Challenges to Database DevOps: How Do You Maintain Master Data?

When it comes to deploying databases, one of many challenges that arises is dealing with your master data, lookup data, or sometimes even reference data. It’s those tables that store the lists of choices like a Suffix to a name such as Dr., or Ms. Or something else. In fact, during a recent panel discussion one of the questions that came up was:

One of my main challenges is how to maintain master data. I have not been able to find a reliable solution, especially when you have multiple instances of the database.

Indeed. This is a challenge. There are probably as many ways to solve this problem as there are different kinds of master data. All of them have shortcomings and caveats. I’m going to outline two mechanisms that I’ve used. One is simple and works for smaller data sets. One is incredibly complex, but will let you work with just about any kind of lookup data you may have.

Data In Source Control

Your source control system is not meant to manage data.

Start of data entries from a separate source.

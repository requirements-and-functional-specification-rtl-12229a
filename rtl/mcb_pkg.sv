// mcb_pkg: types and constants shared by the MCB fan-out FPGA.
//
// The Station Board monitor-and-control bus (MCB) carries a 16-bit address
// and 16-bit data. Address[15:8] picks a chip on the board, address[7:0] a
// register inside it. The fan-out FPGA answers to chip address 0x00 itself
// and passes every other chip address on to one of nine board groups, each a
// separate copy of the bus with one chip select per chip.
//
// The group membership, chip addresses and register map below follow the
// specification's address table and group drawings. The widest group holds
// seven chips (six filter chips plus the WBC or the VSIA FPGA), so every
// group's select bus is carried as MAX_CS bits and the unused bits stay low.
package mcb_pkg;

  localparam int ADDR_W   = 16;
  localparam int DATA_W   = 16;
  localparam int N_GROUPS = 9;
  localparam int MAX_CS   = 7;

  // Chip address of the fan-out FPGA itself (address[15:8]).
  localparam logic [7:0] SELF_CHIP = 8'h00;

  // Group index. Names follow the bus names of the board drawings:
  // aG1..aG3 are the filter bank A groups, bG1..bG3 filter bank B, IC the
  // Input FPGA / VSIB pair, TC the CFG / TC / OUTA / OUTB group and DM the
  // two delay modules.
  typedef enum logic [3:0] {
    GRP_AG1 = 4'd0,
    GRP_AG2 = 4'd1,
    GRP_AG3 = 4'd2,
    GRP_BG1 = 4'd3,
    GRP_BG2 = 4'd4,
    GRP_BG3 = 4'd5,
    GRP_IC  = 4'd6,
    GRP_TC  = 4'd7,
    GRP_DM  = 4'd8
  } grp_e;

  // Location of a chip on the fanned-out buses.
  typedef struct packed {
    logic       hit;   // address[15:8] names an external chip
    grp_e       grp;   // its group
    logic [2:0] slot;  // its bit in the group's chip-select bus
  } chip_loc_t;

  // Number of chips on each group (index = grp_e value).
  localparam int GRP_SIZE [N_GROUPS] = '{6, 6, 7, 7, 6, 6, 2, 4, 2};

  // MCB read/write line: high reads, low writes.
  localparam logic RW_READ  = 1'b1;
  localparam logic RW_WRITE = 1'b0;

  // Internal register addresses (address[7:0] with address[15:8] = 0x00).
  localparam logic [7:0] REG_SBID = 8'h00;
  localparam logic [7:0] REG_FVR  = 8'h01;
  localparam logic [7:0] REG_RBT  = 8'h02;
  localparam logic [7:0] REG_CC   = 8'h03;
  localparam logic [7:0] REG_AM   = 8'h04;

  // Reset values of the writable registers.
  localparam logic [15:0] RBT_RESET = 16'h0000;
  localparam logic [15:0] CC_RESET  = 16'h0000;
  localparam logic [15:0] AM_RESET  = 16'h001F;

  // Front-panel status LED colour held in CC[2:1] (SBST).
  typedef enum logic [1:0] {
    LED_OFF    = 2'b00,
    LED_RED    = 2'b01,
    LED_GREEN  = 2'b10,
    LED_ORANGE = 2'b11
  } sbst_e;

endpackage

It’s not the strength of the system and in fact will likely prove to be difficult to maintain over time. However, if you only have small sets of lookup data, source control becomes a viable option.

First though, we have to talk about what we mean when we say “small”. For one person, small might be 10-20 rows. For another, small is 10,000-20,000 rows. In my case, when I say small, I’m envisioning no more than 100 rows and probably a great deal less. We’re talking quite small data sets then.

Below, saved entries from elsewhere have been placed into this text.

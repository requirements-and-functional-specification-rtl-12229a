// mcb_addr_decode: Station Board chip decoder.
//
// Splits the MCB chip address (address[15:8]) into three outcomes while the
// PCMC chip select is active:
//   * 0x00           -> int_sel: the fan-out FPGA's own registers;
//   * 0x01 .. 0x2E   -> one group in grp_sel (one-hot) and one bit of that
//                       group's chip-select bus in grp_cs;
//   * anything else  -> nothing selected (no chip answers).
// The chip-to-address table is the board address map; which group carries
// which chip comes from the board's MCB grouping drawings. Inside a group
// the filter chips take select bits 0..5 in ascending chip number, as drawn.
// The WBC and VSIA FPGAs, added to filter groups bG1 and aG3, take bit 6, and
// in the IC, TC and DM groups the chips take the bits in drawing order; these
// bit positions are this design's choice.
//
// Purely combinational; outputs follow the inputs in the same cycle.
module mcb_addr_decode
  import mcb_pkg::*;
(
  input  logic                  cs,          // PCMC chip select, active high
  input  logic [7:0]            chip_addr,   // address[15:8]
  output logic                  int_sel,     // internal registers addressed
  output logic                  ext_sel,     // an external chip addressed
  output logic [N_GROUPS-1:0]   grp_sel,     // one-hot group select
  output logic [MAX_CS-1:0]     grp_cs [N_GROUPS]  // per-chip selects
);

  chip_loc_t  loc;
  logic [7:0] fil_idx;   // filter chip number 0..35 (bank A then bank B)

  // Address map: chip address -> group and select bit.
  always_comb begin
    loc     = '{hit: 1'b1, grp: GRP_AG1, slot: 3'd0};
    fil_idx = chip_addr - 8'h0b;
    case (chip_addr)
      8'h01: loc = '{1'b1, GRP_TC,  3'd0};  // CFG  U43
      8'h02: loc = '{1'b1, GRP_BG1, 3'd6};  // WBC  U42
      8'h03: loc = '{1'b1, GRP_IC,  3'd0};  // IC   U54
      8'h04: loc = '{1'b1, GRP_DM,  3'd0};  // DMA
      8'h05: loc = '{1'b1, GRP_DM,  3'd1};  // DMB
      8'h06: loc = '{1'b1, GRP_TC,  3'd1};  // TC   U44
      8'h07: loc = '{1'b1, GRP_TC,  3'd2};  // OUTA U32
      8'h08: loc = '{1'b1, GRP_TC,  3'd3};  // OUTB U53
      8'h09: loc = '{1'b1, GRP_AG3, 3'd6};  // VSIA U31
      8'h0a: loc = '{1'b1, GRP_IC,  3'd1};  // VSIB U70
      default: begin
        // Filter bank A chips 0..17 at 0x0B..0x1C, bank B at 0x1D..0x2E,
        // six consecutive chips per group.
        if (chip_addr >= 8'h0b && chip_addr <= 8'h2e) begin
          loc.grp  = grp_e'(fil_idx / 8'd6);        // aG1..bG3
          loc.slot = 3'(fil_idx % 8'd6);
        end else begin
          loc.hit = 1'b0;                           // 0x00 and 0x2F..0xFF
        end
      end
    endcase
  end

  assign int_sel = cs && (chip_addr == SELF_CHIP);
  assign ext_sel = cs && loc.hit;

  always_comb begin
    grp_sel = '0;
    for (int g = 0; g < N_GROUPS; g++) grp_cs[g] = '0;
    if (ext_sel) begin
      grp_sel[loc.grp]           = 1'b1;
      grp_cs[loc.grp][loc.slot]  = 1'b1;
    end
  end

endmodule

Next, I’d say that you should also ensure that this data is not highly volatile. Most lookup data should be relatively stable by it’s nature. Volatile data is usually transactional data, not simple master data. However, situationally, you may have lookup data that changes a lot. This data probably wouldn’t lend itself well to be stored in source control.

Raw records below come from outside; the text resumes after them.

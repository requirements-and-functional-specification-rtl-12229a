// tb_mcb_addr_decode: exhaustive check of the chip decoder.
//
// Walks all 256 chip addresses with the chip select low and high and compares
// every output with a reference map kept here as plain lists: for each of
// the nine groups, the chip addresses on it in select-bit order. The lists
// are written out from the board grouping drawings and the address table, not
// derived from the decoder. Also checks that the group sizes in mcb_pkg
// agree with the lists.
module tb_mcb_addr_decode;
  import mcb_pkg::*;

  logic                cs;
  logic [7:0]          chip_addr;
  logic                int_sel, ext_sel;
  logic [N_GROUPS-1:0] grp_sel;
  logic [MAX_CS-1:0]   grp_cs [N_GROUPS];

  int checks = 0, failures = 0;
  int n_ext = 0;
  logic clk = 0;
  always #5 clk = ~clk;

  mcb_addr_decode dut (.*);

  // Reference: chip addresses per group in select-bit order, FF = no chip.
  localparam logic [7:0] MAP [N_GROUPS][MAX_CS] = '{
    '{8'h0b, 8'h0c, 8'h0d, 8'h0e, 8'h0f, 8'h10, 8'hff},  // aG1 UA1..UA6
    '{8'h11, 8'h12, 8'h13, 8'h14, 8'h15, 8'h16, 8'hff},  // aG2 UA7..UA12
    '{8'h17, 8'h18, 8'h19, 8'h1a, 8'h1b, 8'h1c, 8'h09},  // aG3 UA13..UA18, VSIA
    '{8'h1d, 8'h1e, 8'h1f, 8'h20, 8'h21, 8'h22, 8'h02},  // bG1 UB1..UB6, WBC
    '{8'h23, 8'h24, 8'h25, 8'h26, 8'h27, 8'h28, 8'hff},  // bG2 UB7..UB12
    '{8'h29, 8'h2a, 8'h2b, 8'h2c, 8'h2d, 8'h2e, 8'hff},  // bG3 UB13..UB18
    '{8'h03, 8'h0a, 8'hff, 8'hff, 8'hff, 8'hff, 8'hff},  // IC, VSIB
    '{8'h01, 8'h06, 8'h07, 8'h08, 8'hff, 8'hff, 8'hff},  // CFG, TC, OUTA, OUTB
    '{8'h04, 8'h05, 8'hff, 8'hff, 8'hff, 8'hff, 8'hff}   // DMA, DMB
  };

  task automatic check(input logic cond, input string what);
    checks++;
    if (!cond) begin
      failures++;
      $display("FAIL cs=%0b addr=%02h: %s", cs, chip_addr, what);
    end
  endtask

  initial begin
    // Group sizes in the package against the reference lists.
    for (int g = 0; g < N_GROUPS; g++) begin
      int n;
      n = 0;
      for (int s = 0; s < MAX_CS; s++) if (MAP[g][s] != 8'hff) n++;
      check(GRP_SIZE[g] == n, $sformatf("GRP_SIZE[%0d]", g));
    end
    for (int c = 0; c < 2; c++) begin
      for (int a = 0; a < 256; a++) begin
        logic [N_GROUPS-1:0] exp_sel;
        logic [MAX_CS-1:0]   exp_cs [N_GROUPS];
        logic                exp_ext;
        cs = c[0];
        chip_addr = a[7:0];
        exp_sel = '0;
        exp_ext = 1'b0;
        for (int g = 0; g < N_GROUPS; g++) begin
          exp_cs[g] = '0;
          for (int s = 0; s < MAX_CS; s++)
            if (cs && MAP[g][s] != 8'hff && MAP[g][s] == chip_addr) begin
              exp_cs[g][s] = 1'b1;
              exp_sel[g]   = 1'b1;
              exp_ext      = 1'b1;
            end
        end
        @(posedge clk);
        check(int_sel == (cs && chip_addr == 8'h00), "int_sel");
        check(ext_sel == exp_ext, "ext_sel");
        check(grp_sel == exp_sel, $sformatf("grp_sel %b exp %b", grp_sel, exp_sel));
        for (int g = 0; g < N_GROUPS; g++)
          check(grp_cs[g] == exp_cs[g],
                $sformatf("grp_cs[%0d] %b exp %b", g, grp_cs[g], exp_cs[g]));
        if (exp_ext) n_ext++;
      end
    end
    // 46 external chips, each answering once.
    check(n_ext == 46, $sformatf("%0d external chips decoded", n_ext));
    $display("TB_RESULT checks=%0d failures=%0d", checks, failures);
    $finish;
  end

  initial begin
    repeat (5000) @(posedge clk);
    failures++;
    $display("watchdog expired");
    $display("TB_RESULT checks=%0d failures=%0d", checks, failures);
    $finish;
  end
endmodule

However, if we find that we’re talking small, stable data sets, then you can put them into source control. If you use a tool like SQL Source Control, it will assist you in getting your data into, and out of, your source control system. If you are not using SQL Source Control, you can still maintain the data in source control, but you’ll have to decide how you’re going to save it there. Then, you have to decide how you’re going to retrieve it and apply it.

If you choose to put your master data into source control, but you’re not taking advantage of a tool to help, I’ve found that the code you put in there should run the data commands for you. This means you’ll want to store your data, not as data, but as a script that can INSERT/UPDATE/DELETE data for you on the fly. Frankly, this quickly becomes a giant pain. In fact, if you’re not going to use a tool, I’d advocate against using source control entirely for master data.

Data In a Database

The best place to manage data is in a database. So, when I was presented with the need to maintain master data, a database was my first choice. However, you quickly realize that you can’t simply maintain a database with your lookup/master data. Why? Well, because there are different versions of your master data for different releases of the application. Further, even though you have shared lookup data across your environments, different applications consume that lookup data in different ways (more or less columns, rows, etc.). All that combined makes this a giant pain.

However, you can design a database that stores master data. Also that defines the version for the data. You can then create a function/procedure, that when you provide a given version, it retrieves the correct data. You can also define applications and the columns that those applications support. Add this to your function that works from the version so that now, you pass in the version and the application and you get back a complete set of correct lookup data in the correct form.

If that sounds like a ton of work, it is. Sadly, the original IP for this is completely owned by the organization I developed it for, so I can’t share the details with you here. However, if you follow one of these methods for storing versioned data, you can pretty easily build out this system. Then it’s just a question of using functions to create dynamic views of the data. With a dynamic view available, you could again implement a tool, like SQL Data Compare, to use to generate the appropriate change scripts.

Conclusion

The management of master data, or lookup data, can be very simple or very complex. It’s really dependent on the needs of your system, not the lookup data itself. Even if you find yourself in a position where, initially, it seems like you have very simple lookup data needs, experience tells me you should be prepared for that to change.